About this task:
What lines of the data hold the string "after"? Pull each one out.

Records shown:
══════════

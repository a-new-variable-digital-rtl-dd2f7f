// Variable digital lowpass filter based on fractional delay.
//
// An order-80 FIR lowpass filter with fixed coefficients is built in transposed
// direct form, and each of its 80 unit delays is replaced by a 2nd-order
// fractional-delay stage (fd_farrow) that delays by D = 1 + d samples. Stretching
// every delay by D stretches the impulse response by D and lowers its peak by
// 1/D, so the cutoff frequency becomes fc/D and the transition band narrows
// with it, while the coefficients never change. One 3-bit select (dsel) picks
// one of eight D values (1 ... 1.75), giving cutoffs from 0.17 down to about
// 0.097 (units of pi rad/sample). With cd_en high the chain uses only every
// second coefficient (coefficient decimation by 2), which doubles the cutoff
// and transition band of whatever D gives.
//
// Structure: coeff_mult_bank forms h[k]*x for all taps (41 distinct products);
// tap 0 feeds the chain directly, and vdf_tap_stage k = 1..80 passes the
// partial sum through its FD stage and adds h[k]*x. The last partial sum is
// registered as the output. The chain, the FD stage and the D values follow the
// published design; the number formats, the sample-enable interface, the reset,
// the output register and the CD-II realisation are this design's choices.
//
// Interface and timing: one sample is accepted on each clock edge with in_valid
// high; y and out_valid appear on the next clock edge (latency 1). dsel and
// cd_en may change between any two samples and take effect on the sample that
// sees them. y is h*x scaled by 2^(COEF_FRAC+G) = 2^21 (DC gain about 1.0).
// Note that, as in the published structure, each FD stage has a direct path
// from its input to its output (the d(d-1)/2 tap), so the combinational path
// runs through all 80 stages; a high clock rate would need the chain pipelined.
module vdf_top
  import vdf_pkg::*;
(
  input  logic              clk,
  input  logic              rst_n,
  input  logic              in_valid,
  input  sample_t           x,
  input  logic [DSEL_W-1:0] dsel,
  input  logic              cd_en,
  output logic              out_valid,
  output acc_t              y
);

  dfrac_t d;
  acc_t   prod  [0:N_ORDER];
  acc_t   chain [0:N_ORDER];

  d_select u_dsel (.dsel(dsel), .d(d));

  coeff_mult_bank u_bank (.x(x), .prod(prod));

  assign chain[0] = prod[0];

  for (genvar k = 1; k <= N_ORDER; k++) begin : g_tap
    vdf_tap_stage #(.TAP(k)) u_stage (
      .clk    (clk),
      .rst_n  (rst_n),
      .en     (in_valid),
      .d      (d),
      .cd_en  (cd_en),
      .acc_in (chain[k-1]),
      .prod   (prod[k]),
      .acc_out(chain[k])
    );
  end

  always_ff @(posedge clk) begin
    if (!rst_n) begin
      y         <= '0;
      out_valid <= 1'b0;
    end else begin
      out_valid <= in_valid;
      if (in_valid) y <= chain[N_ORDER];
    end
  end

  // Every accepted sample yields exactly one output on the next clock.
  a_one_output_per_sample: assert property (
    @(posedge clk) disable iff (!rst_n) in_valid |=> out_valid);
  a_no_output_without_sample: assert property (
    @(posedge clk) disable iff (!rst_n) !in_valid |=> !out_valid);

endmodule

══════════

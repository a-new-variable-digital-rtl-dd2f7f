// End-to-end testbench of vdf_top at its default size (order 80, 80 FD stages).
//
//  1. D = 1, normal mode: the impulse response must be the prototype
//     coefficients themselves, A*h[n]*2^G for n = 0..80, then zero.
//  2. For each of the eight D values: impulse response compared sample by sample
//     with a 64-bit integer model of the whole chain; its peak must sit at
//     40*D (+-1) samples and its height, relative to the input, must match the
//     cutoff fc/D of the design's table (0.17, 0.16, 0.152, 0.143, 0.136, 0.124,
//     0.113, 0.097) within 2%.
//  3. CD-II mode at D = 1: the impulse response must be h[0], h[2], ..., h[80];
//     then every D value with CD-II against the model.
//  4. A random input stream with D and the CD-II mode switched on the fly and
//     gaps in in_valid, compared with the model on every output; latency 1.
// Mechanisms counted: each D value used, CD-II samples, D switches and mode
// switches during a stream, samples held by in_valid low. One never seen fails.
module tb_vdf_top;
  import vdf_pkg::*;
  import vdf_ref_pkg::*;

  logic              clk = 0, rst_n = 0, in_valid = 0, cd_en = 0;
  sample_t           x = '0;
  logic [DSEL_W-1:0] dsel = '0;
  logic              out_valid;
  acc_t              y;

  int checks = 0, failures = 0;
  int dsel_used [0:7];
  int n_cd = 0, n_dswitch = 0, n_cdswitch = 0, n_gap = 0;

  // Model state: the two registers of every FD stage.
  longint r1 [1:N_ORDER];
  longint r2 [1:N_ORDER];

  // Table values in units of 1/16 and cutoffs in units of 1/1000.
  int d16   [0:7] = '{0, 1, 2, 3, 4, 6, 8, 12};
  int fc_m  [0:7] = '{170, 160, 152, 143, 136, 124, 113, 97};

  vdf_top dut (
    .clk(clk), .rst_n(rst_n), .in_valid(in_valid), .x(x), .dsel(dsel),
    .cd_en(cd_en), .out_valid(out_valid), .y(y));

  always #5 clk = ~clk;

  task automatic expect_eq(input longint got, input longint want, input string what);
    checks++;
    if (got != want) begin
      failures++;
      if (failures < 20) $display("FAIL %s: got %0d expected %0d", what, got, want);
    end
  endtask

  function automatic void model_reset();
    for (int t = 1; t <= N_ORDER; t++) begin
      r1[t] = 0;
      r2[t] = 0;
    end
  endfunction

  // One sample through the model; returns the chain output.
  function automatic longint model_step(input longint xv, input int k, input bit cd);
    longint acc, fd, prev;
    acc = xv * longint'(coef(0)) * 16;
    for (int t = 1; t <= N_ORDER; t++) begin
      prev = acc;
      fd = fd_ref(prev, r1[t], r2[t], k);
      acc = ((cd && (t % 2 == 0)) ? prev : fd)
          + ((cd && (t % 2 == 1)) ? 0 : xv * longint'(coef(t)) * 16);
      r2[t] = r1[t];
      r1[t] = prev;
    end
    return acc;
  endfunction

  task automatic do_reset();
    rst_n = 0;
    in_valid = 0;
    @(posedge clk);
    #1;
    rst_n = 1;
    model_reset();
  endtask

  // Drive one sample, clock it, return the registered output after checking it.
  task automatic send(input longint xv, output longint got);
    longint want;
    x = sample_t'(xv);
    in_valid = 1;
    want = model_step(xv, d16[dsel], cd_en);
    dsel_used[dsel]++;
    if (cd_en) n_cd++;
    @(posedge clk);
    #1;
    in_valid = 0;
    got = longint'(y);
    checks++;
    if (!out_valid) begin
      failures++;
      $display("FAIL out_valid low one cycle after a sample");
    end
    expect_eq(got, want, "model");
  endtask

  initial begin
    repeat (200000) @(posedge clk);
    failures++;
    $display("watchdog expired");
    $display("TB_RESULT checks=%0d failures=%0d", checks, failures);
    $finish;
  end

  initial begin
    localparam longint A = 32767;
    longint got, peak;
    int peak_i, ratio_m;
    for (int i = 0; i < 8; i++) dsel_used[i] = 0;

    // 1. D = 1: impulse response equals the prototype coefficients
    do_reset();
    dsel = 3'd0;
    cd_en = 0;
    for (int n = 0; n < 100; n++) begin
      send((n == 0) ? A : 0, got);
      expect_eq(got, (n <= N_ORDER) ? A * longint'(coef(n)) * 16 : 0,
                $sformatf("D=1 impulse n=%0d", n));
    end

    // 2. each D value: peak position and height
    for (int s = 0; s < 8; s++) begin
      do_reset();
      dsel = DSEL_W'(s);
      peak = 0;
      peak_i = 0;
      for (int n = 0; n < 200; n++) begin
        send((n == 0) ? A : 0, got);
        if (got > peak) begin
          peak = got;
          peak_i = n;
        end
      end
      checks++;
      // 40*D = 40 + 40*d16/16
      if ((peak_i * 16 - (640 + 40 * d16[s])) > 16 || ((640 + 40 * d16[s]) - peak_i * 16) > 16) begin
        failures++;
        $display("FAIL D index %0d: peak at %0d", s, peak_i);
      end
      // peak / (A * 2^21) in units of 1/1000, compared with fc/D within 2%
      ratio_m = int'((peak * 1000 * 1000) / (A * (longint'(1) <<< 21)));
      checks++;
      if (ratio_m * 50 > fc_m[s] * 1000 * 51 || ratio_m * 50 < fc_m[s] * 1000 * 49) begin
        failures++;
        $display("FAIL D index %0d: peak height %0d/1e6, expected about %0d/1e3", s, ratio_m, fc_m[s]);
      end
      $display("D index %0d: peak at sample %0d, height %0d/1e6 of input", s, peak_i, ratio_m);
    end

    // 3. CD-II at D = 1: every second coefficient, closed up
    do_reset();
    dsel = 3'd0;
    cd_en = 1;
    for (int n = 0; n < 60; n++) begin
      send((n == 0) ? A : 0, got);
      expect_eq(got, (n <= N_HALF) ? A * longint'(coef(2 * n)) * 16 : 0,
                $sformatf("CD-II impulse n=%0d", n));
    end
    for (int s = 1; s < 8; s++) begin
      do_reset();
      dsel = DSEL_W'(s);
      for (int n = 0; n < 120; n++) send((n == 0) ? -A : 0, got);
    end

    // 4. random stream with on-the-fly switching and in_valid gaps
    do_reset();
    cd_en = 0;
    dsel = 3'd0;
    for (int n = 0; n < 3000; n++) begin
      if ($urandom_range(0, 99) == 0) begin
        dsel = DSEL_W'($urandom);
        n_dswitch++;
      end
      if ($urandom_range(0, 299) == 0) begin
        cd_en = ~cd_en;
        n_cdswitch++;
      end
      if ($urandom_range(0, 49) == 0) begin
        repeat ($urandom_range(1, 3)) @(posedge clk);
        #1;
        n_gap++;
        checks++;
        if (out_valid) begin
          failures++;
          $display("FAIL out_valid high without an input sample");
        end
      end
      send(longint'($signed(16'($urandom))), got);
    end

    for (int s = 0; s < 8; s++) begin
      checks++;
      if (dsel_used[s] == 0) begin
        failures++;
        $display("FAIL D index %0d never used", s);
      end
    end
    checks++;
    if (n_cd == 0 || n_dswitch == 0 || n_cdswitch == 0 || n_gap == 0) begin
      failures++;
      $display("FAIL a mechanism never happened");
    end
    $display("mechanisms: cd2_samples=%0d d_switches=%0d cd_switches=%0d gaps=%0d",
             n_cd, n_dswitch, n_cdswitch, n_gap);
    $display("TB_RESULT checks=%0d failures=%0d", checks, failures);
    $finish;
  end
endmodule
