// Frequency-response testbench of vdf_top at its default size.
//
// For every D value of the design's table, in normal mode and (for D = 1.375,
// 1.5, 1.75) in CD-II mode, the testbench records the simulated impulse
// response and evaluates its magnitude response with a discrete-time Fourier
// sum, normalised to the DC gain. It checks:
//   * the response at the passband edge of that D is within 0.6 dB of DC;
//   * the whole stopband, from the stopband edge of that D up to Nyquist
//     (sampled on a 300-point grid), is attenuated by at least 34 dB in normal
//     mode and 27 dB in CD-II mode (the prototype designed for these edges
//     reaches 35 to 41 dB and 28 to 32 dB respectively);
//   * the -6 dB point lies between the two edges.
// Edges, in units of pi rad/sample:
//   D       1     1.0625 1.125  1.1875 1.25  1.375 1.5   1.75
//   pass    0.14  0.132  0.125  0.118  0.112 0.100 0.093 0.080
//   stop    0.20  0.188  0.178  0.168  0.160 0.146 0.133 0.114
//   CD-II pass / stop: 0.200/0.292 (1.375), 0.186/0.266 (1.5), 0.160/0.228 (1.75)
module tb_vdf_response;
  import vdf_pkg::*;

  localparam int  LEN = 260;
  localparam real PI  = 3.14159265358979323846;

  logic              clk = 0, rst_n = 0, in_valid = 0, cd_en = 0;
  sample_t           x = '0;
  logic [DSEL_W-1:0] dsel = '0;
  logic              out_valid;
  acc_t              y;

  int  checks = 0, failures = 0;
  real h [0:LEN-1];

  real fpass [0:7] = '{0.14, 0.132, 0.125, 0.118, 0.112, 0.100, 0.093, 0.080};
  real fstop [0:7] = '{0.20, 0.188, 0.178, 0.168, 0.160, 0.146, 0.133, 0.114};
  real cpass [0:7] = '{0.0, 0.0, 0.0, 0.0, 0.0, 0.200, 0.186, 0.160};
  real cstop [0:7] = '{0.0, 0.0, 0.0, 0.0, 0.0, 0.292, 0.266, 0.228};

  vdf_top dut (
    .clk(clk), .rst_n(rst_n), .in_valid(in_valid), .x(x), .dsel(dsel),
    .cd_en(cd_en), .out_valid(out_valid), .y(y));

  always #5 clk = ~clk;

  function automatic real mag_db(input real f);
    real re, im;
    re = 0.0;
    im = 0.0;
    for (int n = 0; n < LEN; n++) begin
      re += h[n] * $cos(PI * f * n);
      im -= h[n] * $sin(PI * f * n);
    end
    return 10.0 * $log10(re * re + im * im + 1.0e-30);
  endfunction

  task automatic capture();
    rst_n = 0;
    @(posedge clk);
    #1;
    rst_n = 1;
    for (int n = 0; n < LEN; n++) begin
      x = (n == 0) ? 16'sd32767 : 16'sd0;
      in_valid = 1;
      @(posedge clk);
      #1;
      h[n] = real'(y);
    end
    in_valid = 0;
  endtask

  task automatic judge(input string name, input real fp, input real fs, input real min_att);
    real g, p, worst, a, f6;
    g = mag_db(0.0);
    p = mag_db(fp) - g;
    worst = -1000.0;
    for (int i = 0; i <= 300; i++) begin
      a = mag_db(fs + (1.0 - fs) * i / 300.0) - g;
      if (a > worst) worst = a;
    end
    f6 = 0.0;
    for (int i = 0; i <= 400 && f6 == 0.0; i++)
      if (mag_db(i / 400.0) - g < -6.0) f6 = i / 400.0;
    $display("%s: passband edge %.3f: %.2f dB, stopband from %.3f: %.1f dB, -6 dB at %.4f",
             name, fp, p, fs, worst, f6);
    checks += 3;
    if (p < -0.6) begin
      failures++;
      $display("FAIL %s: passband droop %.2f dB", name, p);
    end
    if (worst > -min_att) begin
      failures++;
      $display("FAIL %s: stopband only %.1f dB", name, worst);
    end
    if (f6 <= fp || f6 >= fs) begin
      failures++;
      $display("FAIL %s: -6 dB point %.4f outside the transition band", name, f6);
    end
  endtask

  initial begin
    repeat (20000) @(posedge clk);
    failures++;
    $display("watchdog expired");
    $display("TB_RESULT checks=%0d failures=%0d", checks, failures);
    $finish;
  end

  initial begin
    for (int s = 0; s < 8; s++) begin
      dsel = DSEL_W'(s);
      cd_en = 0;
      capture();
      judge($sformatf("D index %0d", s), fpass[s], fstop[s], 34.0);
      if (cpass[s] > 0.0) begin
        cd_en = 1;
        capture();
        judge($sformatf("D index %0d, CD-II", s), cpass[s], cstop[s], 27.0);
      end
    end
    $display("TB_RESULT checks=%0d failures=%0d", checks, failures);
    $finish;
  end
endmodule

══════════

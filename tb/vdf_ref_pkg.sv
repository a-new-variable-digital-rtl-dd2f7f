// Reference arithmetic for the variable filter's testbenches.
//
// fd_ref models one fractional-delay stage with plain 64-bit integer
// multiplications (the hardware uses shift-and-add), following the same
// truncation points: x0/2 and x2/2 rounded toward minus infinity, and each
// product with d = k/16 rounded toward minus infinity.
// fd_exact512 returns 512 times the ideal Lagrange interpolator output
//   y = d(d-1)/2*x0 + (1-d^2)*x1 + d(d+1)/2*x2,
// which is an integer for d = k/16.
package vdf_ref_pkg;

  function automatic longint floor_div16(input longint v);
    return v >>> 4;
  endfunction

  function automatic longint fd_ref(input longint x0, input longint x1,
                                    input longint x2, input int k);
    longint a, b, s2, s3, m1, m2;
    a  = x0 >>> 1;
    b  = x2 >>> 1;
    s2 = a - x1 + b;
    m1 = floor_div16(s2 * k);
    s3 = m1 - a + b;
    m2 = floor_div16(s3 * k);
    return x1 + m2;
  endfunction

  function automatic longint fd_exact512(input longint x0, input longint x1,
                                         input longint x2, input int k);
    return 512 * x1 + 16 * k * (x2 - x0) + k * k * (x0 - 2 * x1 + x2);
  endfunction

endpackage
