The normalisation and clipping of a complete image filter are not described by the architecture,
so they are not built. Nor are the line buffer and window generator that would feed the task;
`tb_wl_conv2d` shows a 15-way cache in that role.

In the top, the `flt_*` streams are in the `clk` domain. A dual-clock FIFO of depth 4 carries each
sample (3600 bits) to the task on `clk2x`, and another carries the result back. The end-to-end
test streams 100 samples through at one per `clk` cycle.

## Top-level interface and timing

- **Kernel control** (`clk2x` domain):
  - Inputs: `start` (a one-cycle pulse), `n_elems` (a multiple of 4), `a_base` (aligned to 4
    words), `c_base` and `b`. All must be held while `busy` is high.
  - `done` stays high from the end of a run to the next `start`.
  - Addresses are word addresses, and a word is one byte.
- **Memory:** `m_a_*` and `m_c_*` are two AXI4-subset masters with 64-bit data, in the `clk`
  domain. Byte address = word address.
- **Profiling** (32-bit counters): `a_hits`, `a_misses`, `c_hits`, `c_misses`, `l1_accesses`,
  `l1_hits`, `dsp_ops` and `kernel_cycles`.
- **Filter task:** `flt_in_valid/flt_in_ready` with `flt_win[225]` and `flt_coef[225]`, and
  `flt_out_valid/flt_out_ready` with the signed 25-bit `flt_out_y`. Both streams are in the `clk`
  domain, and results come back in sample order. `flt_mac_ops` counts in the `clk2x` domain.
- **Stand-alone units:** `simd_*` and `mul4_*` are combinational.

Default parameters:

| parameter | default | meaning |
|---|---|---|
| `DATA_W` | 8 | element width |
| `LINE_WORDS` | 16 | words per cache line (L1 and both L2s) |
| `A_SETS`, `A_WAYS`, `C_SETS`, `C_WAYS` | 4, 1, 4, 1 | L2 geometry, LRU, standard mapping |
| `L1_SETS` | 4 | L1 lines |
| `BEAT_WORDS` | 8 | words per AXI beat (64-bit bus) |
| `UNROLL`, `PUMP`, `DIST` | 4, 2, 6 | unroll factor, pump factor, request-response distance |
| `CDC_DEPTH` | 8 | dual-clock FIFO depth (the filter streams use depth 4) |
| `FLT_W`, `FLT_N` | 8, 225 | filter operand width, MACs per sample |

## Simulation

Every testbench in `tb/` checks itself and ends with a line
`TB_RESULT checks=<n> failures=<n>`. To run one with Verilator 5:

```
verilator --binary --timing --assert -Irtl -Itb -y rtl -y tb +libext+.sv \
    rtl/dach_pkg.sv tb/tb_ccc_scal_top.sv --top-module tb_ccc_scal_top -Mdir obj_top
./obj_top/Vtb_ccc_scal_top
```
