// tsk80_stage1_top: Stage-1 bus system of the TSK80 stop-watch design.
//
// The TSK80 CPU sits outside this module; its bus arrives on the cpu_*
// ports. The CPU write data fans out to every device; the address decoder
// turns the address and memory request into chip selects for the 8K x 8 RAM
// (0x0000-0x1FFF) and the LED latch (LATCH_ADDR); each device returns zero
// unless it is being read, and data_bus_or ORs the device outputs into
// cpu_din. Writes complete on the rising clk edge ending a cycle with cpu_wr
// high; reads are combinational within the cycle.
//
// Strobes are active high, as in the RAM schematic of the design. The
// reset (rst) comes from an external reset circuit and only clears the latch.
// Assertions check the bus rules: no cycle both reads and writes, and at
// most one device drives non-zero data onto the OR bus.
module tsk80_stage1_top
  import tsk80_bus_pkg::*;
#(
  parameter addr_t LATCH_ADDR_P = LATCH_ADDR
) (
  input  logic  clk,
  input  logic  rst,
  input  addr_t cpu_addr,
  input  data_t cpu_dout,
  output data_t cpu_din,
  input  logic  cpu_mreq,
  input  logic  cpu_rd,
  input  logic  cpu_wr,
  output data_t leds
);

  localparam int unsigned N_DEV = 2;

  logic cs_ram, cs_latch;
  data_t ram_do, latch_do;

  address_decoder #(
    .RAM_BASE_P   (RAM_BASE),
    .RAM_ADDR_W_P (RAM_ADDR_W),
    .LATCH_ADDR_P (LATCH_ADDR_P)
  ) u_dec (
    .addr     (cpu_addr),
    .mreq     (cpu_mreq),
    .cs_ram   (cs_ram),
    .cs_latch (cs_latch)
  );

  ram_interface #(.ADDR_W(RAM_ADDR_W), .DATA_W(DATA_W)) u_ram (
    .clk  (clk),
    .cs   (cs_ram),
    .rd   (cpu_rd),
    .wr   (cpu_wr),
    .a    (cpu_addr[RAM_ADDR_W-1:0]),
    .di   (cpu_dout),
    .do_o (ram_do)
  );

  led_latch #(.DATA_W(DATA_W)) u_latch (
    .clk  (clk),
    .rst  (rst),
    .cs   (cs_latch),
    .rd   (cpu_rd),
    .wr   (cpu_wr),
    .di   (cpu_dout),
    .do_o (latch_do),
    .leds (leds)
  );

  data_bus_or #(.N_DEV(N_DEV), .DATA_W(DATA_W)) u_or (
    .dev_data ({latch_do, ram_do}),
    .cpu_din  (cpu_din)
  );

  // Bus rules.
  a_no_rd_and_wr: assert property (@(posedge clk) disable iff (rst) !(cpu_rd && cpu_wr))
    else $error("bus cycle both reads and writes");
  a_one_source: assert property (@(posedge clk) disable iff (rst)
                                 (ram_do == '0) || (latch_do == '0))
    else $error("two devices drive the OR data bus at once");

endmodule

══════════

Output of the exercise:
  // Drive one sample, clock it, return the registered output after checking it.
      $display("FAIL out_valid low one cycle after a sample");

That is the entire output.